The CSIP said that the whale showed signs of recent feeding and no affects of disease, adding that its injuries were consistent with being hit while alive.
“The team found that it was a 17.1m juvenile male fin whale in apparently good nutritional condition, with well-developed muscle mass and blubber deposits,” CSIP wrote on Facebook. “The team found evidence of recent feeding, but no gross evidence of disease or discernible parasite burden. An extensive area of haemorrhage and oedema within the peritoneal wall and also over the thoracic region was consistent with the whale being struck by the vessel whilst alive and ship-strike is considered to be the most probable proximal cause of death.”

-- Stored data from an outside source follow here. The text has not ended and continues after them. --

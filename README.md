# Variable-latency speculative multiply-accumulate units

A multiply-accumulate (MAC) unit computes `acc += A * B` over and over. The
fast way to build one is to keep the accumulator in carry-save form: the
running sum is stored as two vectors (a sum vector and a carry vector), and
the products' partial products are added into those two vectors by rows of
full adders (carry-save adders, CSAs) inside the loop. The carry-propagate
adder (CPA) that turns two vectors into one number then sits outside the
loop and is only needed when the result is read. The more of the
multiplier's reduction tree is moved out of the loop, the shorter the loop
becomes, at the price of more accumulator registers.

This RTL adds one idea on top of that: **the loop contains two data paths,
a short one and a long one, and the multiplier operand B decides which one
is used.** Every bit `b_i` of B that is zero makes a whole partial-product
level `pps_(i+1) = b_i * A` zero. When enough levels are known to be zero,
fewer CSA rows are needed to add the product exactly, so a shorter path of
gates produces the same, exact sum. A multiplexer, steered by a small
function of the B bits, picks the path. Nothing is approximated: both paths
always give the exact result. Only the time the loop needs changes, which
is why the unit has a variable latency.

Five ways of building such a loop are implemented, all as unsigned
N x N MACs with a 2N-bit accumulator, and placed side by side in one top
level (`vls_mac_top`).

## Levels, blocks and accumulator pairs

Throughout, the N partial-product levels are numbered 1..N: level
`pps_(i+1)` is A shifted left by i and gated by `b_i`. In the RTL the array
`pps[i]` (0-based) holds level `pps_(i+1)`.

A *block* is a set of levels that owns one *accumulator pair*: two
`ACC_W`-bit registers holding a sum and a carry vector. Each loop
iteration adds the block's levels and its two stored vectors and writes two
new vectors back. All arithmetic is modulo `2^ACC_W`: carries out of the
top column are dropped, exactly as the final sum would wrap.

At the output, `acc_merge` adds every stored vector of every block with a
Wallace-style CSA tree followed by a CPA. This happens outside the loop and
is purely combinational from the registers.

## The five architectures

| Module | Blocks | Long path in the loop | Short path in the loop | Short when |
|---|---|---|---|---|
| `mac_type1a` | pairs of levels (`pps_1,pps_2`), (`pps_3,pps_4`), ... | 2 CSA rows | OR of the two levels, 1 CSA row | `b_i & b_(i+1)` = 0 in every pair |
| `mac_type1b` | threes of levels from the top (`pps_N..pps_(N-2)`, ...); the `N mod 3` lowest levels form a plain block | 1 CSA row (3 levels to 2) + 2 CSA rows | OR of the three levels, 1 CSA row | at most one 1 among each block's three B bits |
| `mac_type2a` | one accumulator pair for everything | lower and upper half each reduced to 2 vectors, 2 CSA rows merge them, 2 CSA rows add the accumulators | lower half's 2 vectors, 2 CSA rows add the accumulators | upper N/2 bits of B all zero |
| `mac_type2b` | as Type-II-A | as Type-II-A, but the multiplexer sits *before* the 2 accumulator rows, which both paths share | as Type-II-A | upper N/2 bits of B all zero |
| `mac_type3` | groups of four levels, each with its own pair | row of VLS 4:2 compressors (conventional path) + 2 CSA rows | same compressor row on its short path + 2 CSA rows | the two upper B bits of every group are zero |

Why the OR gates are exact (Type-I): if at most one level of a block is
non-zero, the bitwise OR of the levels *is* their sum, so one merged level
replaces two or three. In Type-I-A an AND of the two B bits detects "both
levels non-zero"; in Type-I-B three ANDs and an OR detect "two or more
levels non-zero". Each block has its own multiplexer pair.

Why skipping the upper half is exact (Type-II): if `b_(N-1)..b_(N/2)` are
zero, levels `pps_(N/2+1)..pps_N` are zero, and the lower half alone is the
product. Type-II-B trades a little delay flexibility for area: the two CSA
rows that add the accumulators are shared by both paths.

In Type-I and Type-III every block has its own short/long choice. The
loop as a whole is only faster when **all** blocks are on their short path
at the same time, and that is what the `short_path` output reports.

## The VLS 4:2 compressor (Type-III)

A conventional 4:2 compressor (`comp42`) adds four bits `x1..x4` of one
column and a carry `cin` from the column below:

```
cout  = (x4 ^ x3) ? x2  : x4          (does not depend on cin)
carry = (x4 ^ x3 ^ x2 ^ x1) ? cin : x1
sum   =  x4 ^ x3 ^ x2 ^ x1 ^ cin
x1 + x2 + x3 + x4 + cin = sum + 2 * (carry + cout)
```

Its slowest outputs go through two or three gate levels after the XORs.
The VLS version (`vls_comp42`) takes `x3` and `x4` from the two upper levels
of a group of four. If their B bits (`b_hi`, `b_lo`) are both zero, `x3` and
`x4` are zero in every column, hence so are every `cout` and `cin` of the
row, and the exact outputs collapse to

```
sum = x1 ^ x2        carry = x1 & x2
```

Two multiplexers selected by `b_hi | b_lo` choose between these one-gate
results and the conventional ones. `cout` always comes from the
conventional cell. `vls_comp42_row` places W cells in a row and chains
`cout` to the next column's `cin` (0 into column 0, the top `cout` dropped).
The row outputs a sum vector and a carry vector already shifted one column
left. Level `pps_(4k+1)` goes to `x1` and level `pps_(4k+4)` to `x4`.

## Variable latency: how the short path is used

The paths are combinational; what makes the latency variable is the
sequencer `vls_ctrl`, shared by all five MACs. This timing scheme is this
design's own choice: the architecture only says that the short path allows
early completion.

* The clock period is meant to be set by the **short** path.
* If `short_path` is 1 for the offered operands, the accumulators load at
  the end of the cycle in which the pair is offered: latency 1.
* Otherwise the long path is a multicycle path. The sequencer holds
  `in_ready` low for `LONG_CYCLES - 1` extra cycles (`long_busy` = 1), then
  loads the accumulators. Default `LONG_CYCLES = 2`. Published 90 nm results
  for these architectures give long-to-short delay ratios between about
  1.15 and 1.26, so two short-path cycles always cover the long path.
* `short_path` is a function of B only, so it is known at the start of the
  cycle.

Handshake (per MAC, or per lane of the top):

```
cycle        0        1        2        3
in_valid     1        1        1        0      pair X (long), then pair Y (short)
a, b         X        X        Y
short_path   0        0        1
long_busy    0        1        0
in_ready     0        1        1               X consumed end of 1, Y end of 2
done         0        0        1        1      result includes X from 2, Y from 3
```

Rules: hold `a`, `b` and `in_valid` steady until `in_ready` is seen (an
assertion in `vls_ctrl` checks `in_valid` stays high during a long
operation). `clear` zeros the accumulators, blocks acceptance in that cycle,
and abandons a long operation in progress. `result` is always the CPA sum of
the current registers; `done` marks the cycle after a load.

## Interfaces

`mac_type1a`, `mac_type1b`, `mac_type2a`, `mac_type2b`, `mac_type3`:

| Port | Dir | Width | Meaning |
|---|---|---|---|
| `clk`, `rst_n` | in | 1 | clock; asynchronous active-low reset (accumulators to 0) |
| `clear` | in | 1 | synchronous: zero the accumulators |
| `in_valid` | in | 1 | operand pair offered |
| `a`, `b` | in | N | unsigned multiplicand and multiplier |
| `in_ready` | out | 1 | pair consumed this cycle |
| `short_path` | out | 1 | the offered B selects the short path everywhere |
| `done` | out | 1 | `result` now includes the last consumed product |
| `long_busy` | out | 1 | a long operation is settling |
| `result` | out | ACC_W | running sum of `a*b` modulo `2^ACC_W` |

`vls_mac_top` has the same signals as 5-bit vectors (control and status) or
unpacked arrays of 5 (`a`, `b`, `result`), indexed by
`vls_mac_pkg::mac_type_e` (`MAC_TYPE1A`=0 ... `MAC_TYPE3`=4). The lanes share
only the clock and reset.

Parameters (all modules that have them): `N` operand width, default 8;
`ACC_W` accumulator width, default `2*N`; `LONG_CYCLES`, default 2.
Type-II needs an even N, Type-III a multiple of 4. The architectures were
evaluated at N = 8, 16 and 32; all three sizes are simulated here.

## Building blocks

| Module | What it is |
|---|---|
| `vls_mac_pkg` | defaults, sequencer state enum, lane enum |
| `pp_gen` | partial-product levels `pps[i] = b_i ? A << i : 0` |
| `csa` | one CSA row: `s = x^y^z`, `c = maj(x,y,z) << 1` |
| `csa_tree` | Wallace-style reduction of M rows to two, recursive by stage |
| `acc_merge` | `csa_tree` + CPA over all accumulator vectors |
| `comp42`, `vls_comp42`, `vls_comp42_row` | 4:2 compressor cells and the VLS row |
| `vls_ctrl` | variable-latency sequencer |

## Departures and choices to be aware of

* **Synchronous, not self-timed.** The short and long paths are meant for
  asynchronous or early-completion timing. Here they are sequenced by a
  clock, with the long path as a 2-cycle multicycle path. Static timing
  needs a multicycle constraint from the operand and accumulator registers,
  through the long-path CSA rows, to the accumulators. The gain only
  appears if the clock is set by the short path.
* **Unsigned operands.** Partial products are a plain AND array. No sign
  handling (Booth or Baugh-Wooley) is included.
* **Accumulator wraps** modulo `2^ACC_W` (default 2N bits). Widen `ACC_W` if
  long sums must not overflow.
* **Type-I-B grouping.** Blocks of three are taken from the most
  significant level down, and the `N mod 3` lowest levels form a plain
  non-speculative block (for N = 8: `{8,7,6}`, `{5,4,3}`, `{2,1}`). Grouping
  from the bottom (`{1,2,3}`, `{4,5,6}`, `{7,8}`) is an equally exact
  alternative. Only the short-path probability changes.
* **Reduction-tree shapes** for N > 8 (the two halves in Type-II, the final
  merge) are Wallace-style trees of CSA rows. The CPA is a behavioural `+`
  left to synthesis.
* **Clear, reset, handshake, `done`, `long_busy`** are additions needed to
  use the units; the architectures do not define them.
* Within a cycle both paths are always computed. Only the multiplexers and
  the sequencer depend on the B bits, so switching power is not reduced on
  the short path.

## Simulation

Every testbench is self-checking and ends with
`TB_RESULT checks=<n> failures=<n>`. With Verilator 5:

```
verilator --binary --timing --assert -Irtl -y rtl +libext+.sv \
    rtl/vls_mac_pkg.sv tb/tb_vls_mac_top.sv --top-module tb_vls_mac_top
./obj_dir/Vtb_vls_mac_top
```

Replace the testbench for other blocks:

* `tb_<module>` for each building block. `tb_comp42` and `tb_vls_comp42`
  are exhaustive.
* `tb_mac_type*` run 3000 random operations. B is drawn to hit both paths.
  They check the short-path flag against an independently written
  condition, the latency (1 or `LONG_CYCLES`), `done`, and the running sum.
* `tb_vls_mac_top` drives all five lanes at default parameters with the
  same operand stream. Each lane runs on its own schedule. The testbench
  checks every result after every operation. It counts short operations,
  long operations (stalls), clears, idle cycles and accumulator wrap-around,
  and fails if any of them never happened.
* `tb_vls_mac_top_n16` and `tb_vls_mac_top_n32` run the same test at
  N = 16 and N = 32.
* `tb_vls_mac_top_kbit` feeds 4-bit operands to the default 8-bit MACs.
  This is the case where a wide MAC serves a narrower word length, or the
  operands are small positive numbers. Type-II must then always be on its
  short path (1.00 cycles per operation). The other lanes report their
  average: about 1.6 to 1.8 cycles per operation with that operand mix.

All of them pass. Timing (actual path delays) is not verified by
simulation. The exactness of both paths and the cycle behaviour are.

A pilot boat spotted the dead whale on the Cote d’Ivoirian Star in the Solent on 30 December. The Liberian-registered vessel had been travelling from Senegal when the whale was noticed on its approach to Portsmouth.
It said the data would be passed on to a global initiative run by the International Whaling Commission, in an effort to learn more about the issue of whales being struck by ships.
Photograph courtesy of CSIP.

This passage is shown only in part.